Dataset excerpts:
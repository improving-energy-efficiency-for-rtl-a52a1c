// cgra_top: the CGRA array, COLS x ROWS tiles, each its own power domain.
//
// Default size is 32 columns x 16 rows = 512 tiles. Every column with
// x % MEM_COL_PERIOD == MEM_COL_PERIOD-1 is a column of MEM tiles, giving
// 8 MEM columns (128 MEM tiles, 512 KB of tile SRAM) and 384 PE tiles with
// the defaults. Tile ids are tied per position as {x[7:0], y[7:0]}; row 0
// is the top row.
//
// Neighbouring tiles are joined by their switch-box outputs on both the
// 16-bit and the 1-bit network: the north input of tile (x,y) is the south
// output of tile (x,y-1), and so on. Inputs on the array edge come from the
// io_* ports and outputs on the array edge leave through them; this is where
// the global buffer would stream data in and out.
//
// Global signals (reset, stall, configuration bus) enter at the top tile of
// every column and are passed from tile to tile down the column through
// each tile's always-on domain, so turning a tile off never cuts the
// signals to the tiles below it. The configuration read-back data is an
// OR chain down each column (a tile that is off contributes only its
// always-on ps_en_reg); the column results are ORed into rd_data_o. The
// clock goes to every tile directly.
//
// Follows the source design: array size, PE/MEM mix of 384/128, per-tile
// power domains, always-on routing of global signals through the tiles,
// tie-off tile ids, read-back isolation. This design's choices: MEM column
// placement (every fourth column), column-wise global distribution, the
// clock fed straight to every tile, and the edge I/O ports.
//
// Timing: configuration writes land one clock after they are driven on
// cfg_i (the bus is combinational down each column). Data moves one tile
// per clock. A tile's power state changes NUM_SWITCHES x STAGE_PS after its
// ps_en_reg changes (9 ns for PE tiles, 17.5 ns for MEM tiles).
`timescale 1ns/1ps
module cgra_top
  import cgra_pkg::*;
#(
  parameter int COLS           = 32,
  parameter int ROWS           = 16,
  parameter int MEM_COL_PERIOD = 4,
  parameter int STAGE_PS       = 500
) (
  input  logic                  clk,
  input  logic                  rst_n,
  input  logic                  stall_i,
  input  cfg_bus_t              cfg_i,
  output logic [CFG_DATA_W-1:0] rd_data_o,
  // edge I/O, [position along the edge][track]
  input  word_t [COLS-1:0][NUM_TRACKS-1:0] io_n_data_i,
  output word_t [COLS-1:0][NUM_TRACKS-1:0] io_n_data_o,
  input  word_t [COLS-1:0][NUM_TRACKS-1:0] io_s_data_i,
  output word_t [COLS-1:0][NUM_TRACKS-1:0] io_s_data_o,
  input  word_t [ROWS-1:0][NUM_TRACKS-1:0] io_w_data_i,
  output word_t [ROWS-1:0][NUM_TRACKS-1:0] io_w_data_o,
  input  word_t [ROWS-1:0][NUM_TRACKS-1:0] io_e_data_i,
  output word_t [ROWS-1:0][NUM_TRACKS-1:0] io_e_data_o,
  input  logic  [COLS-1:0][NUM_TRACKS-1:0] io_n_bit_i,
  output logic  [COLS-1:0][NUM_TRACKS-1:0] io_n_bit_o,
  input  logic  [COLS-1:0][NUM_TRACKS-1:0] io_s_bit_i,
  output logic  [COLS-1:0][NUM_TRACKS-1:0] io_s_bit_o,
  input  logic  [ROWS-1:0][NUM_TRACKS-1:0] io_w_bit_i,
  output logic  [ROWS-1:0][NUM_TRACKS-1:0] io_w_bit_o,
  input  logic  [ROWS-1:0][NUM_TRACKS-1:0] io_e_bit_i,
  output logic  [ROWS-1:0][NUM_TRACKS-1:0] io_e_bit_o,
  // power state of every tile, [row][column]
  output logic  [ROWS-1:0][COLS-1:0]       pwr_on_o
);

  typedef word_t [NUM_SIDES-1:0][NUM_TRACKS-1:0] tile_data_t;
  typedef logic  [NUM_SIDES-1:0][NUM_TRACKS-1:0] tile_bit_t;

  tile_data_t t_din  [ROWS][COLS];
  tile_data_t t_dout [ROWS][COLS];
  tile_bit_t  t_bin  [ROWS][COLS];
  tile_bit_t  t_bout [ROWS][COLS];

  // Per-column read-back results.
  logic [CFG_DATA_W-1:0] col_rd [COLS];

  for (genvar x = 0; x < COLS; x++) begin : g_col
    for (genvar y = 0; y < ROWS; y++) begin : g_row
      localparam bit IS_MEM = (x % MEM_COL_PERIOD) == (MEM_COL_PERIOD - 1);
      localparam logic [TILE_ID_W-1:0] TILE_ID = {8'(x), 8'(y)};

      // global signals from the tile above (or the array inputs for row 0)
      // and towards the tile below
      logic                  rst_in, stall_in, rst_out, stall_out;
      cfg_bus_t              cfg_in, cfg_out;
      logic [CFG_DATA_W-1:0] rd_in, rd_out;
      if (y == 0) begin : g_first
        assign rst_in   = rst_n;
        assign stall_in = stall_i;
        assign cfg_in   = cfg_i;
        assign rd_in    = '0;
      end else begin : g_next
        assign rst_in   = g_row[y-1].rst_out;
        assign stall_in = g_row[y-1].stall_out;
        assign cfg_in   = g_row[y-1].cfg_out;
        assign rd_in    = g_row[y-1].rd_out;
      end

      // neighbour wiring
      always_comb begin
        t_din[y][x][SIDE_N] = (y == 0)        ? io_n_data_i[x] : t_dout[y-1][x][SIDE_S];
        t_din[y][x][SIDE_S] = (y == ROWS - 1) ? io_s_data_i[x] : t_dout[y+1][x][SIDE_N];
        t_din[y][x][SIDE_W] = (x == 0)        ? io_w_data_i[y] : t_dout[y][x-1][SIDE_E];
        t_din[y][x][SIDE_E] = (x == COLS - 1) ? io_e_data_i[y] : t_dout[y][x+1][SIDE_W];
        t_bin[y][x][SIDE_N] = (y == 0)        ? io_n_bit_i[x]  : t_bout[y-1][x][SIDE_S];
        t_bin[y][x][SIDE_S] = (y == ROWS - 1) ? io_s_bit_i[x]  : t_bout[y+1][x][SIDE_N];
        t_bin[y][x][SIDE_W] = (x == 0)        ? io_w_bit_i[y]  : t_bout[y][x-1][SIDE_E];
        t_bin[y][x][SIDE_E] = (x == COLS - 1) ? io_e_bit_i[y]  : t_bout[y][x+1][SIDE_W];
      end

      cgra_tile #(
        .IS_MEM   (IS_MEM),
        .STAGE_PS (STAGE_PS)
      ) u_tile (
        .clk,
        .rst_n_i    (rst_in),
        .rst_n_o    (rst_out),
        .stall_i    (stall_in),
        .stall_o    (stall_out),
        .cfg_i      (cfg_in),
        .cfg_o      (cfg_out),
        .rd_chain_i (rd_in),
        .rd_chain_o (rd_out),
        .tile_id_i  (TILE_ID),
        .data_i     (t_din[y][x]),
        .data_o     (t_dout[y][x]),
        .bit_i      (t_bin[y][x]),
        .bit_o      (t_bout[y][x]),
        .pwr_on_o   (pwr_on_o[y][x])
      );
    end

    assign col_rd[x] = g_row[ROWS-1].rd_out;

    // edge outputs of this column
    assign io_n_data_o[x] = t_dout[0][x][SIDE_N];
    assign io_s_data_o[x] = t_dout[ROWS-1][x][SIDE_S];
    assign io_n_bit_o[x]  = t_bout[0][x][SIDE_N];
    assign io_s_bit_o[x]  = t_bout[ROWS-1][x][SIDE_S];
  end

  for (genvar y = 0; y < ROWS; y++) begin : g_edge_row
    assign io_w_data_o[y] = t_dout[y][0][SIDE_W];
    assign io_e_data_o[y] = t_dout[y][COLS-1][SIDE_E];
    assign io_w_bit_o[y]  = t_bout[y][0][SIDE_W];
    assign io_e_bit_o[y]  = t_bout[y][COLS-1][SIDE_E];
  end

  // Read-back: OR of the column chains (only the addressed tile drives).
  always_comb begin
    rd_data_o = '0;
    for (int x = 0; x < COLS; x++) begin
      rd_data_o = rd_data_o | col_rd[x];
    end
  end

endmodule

Action item: A verbatim transcription is needed of the lines above, starting at the line with "edge I/O ports." and ending at the line with "along the edge][track]", both included, and of nothing else.

Answer for this exercise:
// clock fed straight to every tile, and the edge I/O ports.
//
// Timing: configuration writes land one clock after they are driven on
// cfg_i (the bus is combinational down each column). Data moves one tile
// per clock. A tile's power state changes NUM_SWITCHES x STAGE_PS after its
// ps_en_reg changes (9 ns for PE tiles, 17.5 ns for MEM tiles).
`timescale 1ns/1ps
module cgra_top
  import cgra_pkg::*;
#(
  parameter int COLS           = 32,
  parameter int ROWS           = 16,
  parameter int MEM_COL_PERIOD = 4,
  parameter int STAGE_PS       = 500
) (
  input  logic                  clk,
  input  logic                  rst_n,
  input  logic                  stall_i,
  input  cfg_bus_t              cfg_i,
  output logic [CFG_DATA_W-1:0] rd_data_o,
  // edge I/O, [position along the edge][track]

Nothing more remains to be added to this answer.